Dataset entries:
• • • • •

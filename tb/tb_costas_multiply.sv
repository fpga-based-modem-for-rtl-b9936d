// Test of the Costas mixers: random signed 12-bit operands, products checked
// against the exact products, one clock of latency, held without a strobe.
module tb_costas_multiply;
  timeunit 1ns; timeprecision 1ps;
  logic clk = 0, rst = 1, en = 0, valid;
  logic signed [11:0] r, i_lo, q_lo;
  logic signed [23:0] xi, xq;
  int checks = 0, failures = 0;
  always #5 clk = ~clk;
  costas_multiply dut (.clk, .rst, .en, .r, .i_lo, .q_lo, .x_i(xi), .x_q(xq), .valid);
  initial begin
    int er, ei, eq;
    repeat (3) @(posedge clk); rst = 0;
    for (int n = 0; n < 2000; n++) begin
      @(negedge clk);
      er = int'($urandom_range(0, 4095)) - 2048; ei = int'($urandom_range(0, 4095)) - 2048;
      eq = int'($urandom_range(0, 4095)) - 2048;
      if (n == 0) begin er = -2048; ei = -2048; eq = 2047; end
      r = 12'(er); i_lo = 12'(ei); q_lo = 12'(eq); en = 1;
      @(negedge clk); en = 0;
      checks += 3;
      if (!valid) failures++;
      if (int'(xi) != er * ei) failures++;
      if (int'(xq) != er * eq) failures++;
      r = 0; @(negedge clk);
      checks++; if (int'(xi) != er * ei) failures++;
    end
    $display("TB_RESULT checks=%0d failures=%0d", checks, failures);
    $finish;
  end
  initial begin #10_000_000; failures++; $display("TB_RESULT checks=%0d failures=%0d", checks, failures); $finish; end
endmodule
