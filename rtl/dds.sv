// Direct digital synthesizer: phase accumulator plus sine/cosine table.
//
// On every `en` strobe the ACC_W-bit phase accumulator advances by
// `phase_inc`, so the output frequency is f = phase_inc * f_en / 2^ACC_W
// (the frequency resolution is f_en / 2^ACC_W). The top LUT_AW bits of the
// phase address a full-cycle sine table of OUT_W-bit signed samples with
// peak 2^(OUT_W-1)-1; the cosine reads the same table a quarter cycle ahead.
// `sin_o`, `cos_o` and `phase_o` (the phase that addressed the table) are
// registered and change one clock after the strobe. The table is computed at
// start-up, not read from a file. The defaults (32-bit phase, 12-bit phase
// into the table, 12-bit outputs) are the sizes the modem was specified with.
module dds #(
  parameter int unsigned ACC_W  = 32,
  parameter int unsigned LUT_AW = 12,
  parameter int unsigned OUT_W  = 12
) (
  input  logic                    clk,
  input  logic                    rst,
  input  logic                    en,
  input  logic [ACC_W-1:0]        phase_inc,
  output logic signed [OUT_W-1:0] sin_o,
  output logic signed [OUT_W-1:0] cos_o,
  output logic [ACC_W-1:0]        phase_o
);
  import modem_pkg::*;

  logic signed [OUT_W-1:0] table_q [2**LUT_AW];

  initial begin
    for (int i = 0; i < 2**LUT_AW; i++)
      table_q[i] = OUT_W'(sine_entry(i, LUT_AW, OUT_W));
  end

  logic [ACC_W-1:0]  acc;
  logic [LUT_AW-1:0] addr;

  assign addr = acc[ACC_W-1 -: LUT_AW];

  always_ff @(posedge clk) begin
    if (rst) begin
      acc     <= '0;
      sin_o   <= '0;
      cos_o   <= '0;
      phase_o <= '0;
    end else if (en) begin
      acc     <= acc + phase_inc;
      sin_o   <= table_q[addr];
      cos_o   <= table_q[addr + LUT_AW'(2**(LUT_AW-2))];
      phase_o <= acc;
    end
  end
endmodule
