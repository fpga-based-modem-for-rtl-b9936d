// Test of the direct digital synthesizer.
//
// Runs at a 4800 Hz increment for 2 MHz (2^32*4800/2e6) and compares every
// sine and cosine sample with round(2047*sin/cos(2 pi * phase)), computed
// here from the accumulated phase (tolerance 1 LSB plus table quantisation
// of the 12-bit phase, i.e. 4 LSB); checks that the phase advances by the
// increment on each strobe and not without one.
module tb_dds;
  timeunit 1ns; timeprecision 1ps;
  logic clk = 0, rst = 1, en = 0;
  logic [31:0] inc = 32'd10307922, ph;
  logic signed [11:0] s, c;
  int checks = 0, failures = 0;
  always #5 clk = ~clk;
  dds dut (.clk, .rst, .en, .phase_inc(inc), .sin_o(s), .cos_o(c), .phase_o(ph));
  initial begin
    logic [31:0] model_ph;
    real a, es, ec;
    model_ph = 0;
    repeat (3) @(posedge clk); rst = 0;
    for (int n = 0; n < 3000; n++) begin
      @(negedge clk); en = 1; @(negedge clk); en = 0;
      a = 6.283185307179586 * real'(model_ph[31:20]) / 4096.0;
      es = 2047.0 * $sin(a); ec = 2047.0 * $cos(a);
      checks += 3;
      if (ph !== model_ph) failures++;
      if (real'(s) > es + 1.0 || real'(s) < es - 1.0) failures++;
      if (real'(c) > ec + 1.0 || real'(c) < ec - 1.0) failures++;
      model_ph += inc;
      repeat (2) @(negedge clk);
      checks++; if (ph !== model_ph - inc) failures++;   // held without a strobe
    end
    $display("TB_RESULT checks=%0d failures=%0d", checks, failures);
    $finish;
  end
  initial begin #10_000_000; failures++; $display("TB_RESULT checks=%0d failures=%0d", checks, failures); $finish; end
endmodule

• • • • •

*Exercise*.
Each line from the top of the data, up to and including the line that contains "r = 0; @(negedge clk);", should be set down exactly.

*Reply*.
filename tb/tb_costas_multiply.sv
repository fpga-based-modem-for-rtl-b9936d
// Test of the Costas mixers: random signed 12-bit operands, products checked
// against the exact products, one clock of latency, held without a strobe.
module tb_costas_multiply;
  timeunit 1ns; timeprecision 1ps;
  logic clk = 0, rst = 1, en = 0, valid;
  logic signed [11:0] r, i_lo, q_lo;
  logic signed [23:0] xi, xq;
  int checks = 0, failures = 0;
  always #5 clk = ~clk;
  costas_multiply dut (.clk, .rst, .en, .r, .i_lo, .q_lo, .x_i(xi), .x_q(xq), .valid);
  initial begin
    int er, ei, eq;
    repeat (3) @(posedge clk); rst = 0;
    for (int n = 0; n < 2000; n++) begin
      @(negedge clk);
      er = int'($urandom_range(0, 4095)) - 2048; ei = int'($urandom_range(0, 4095)) - 2048;
      eq = int'($urandom_range(0, 4095)) - 2048;
      if (n == 0) begin er = -2048; ei = -2048; eq = 2047; end
      r = 12'(er); i_lo = 12'(ei); q_lo = 12'(eq); en = 1;
      @(negedge clk); en = 0;
      checks += 3;
      if (!valid) failures++;
      if (int'(xi) != er * ei) failures++;
      if (int'(xq) != er * eq) failures++;
      r = 0; @(negedge clk);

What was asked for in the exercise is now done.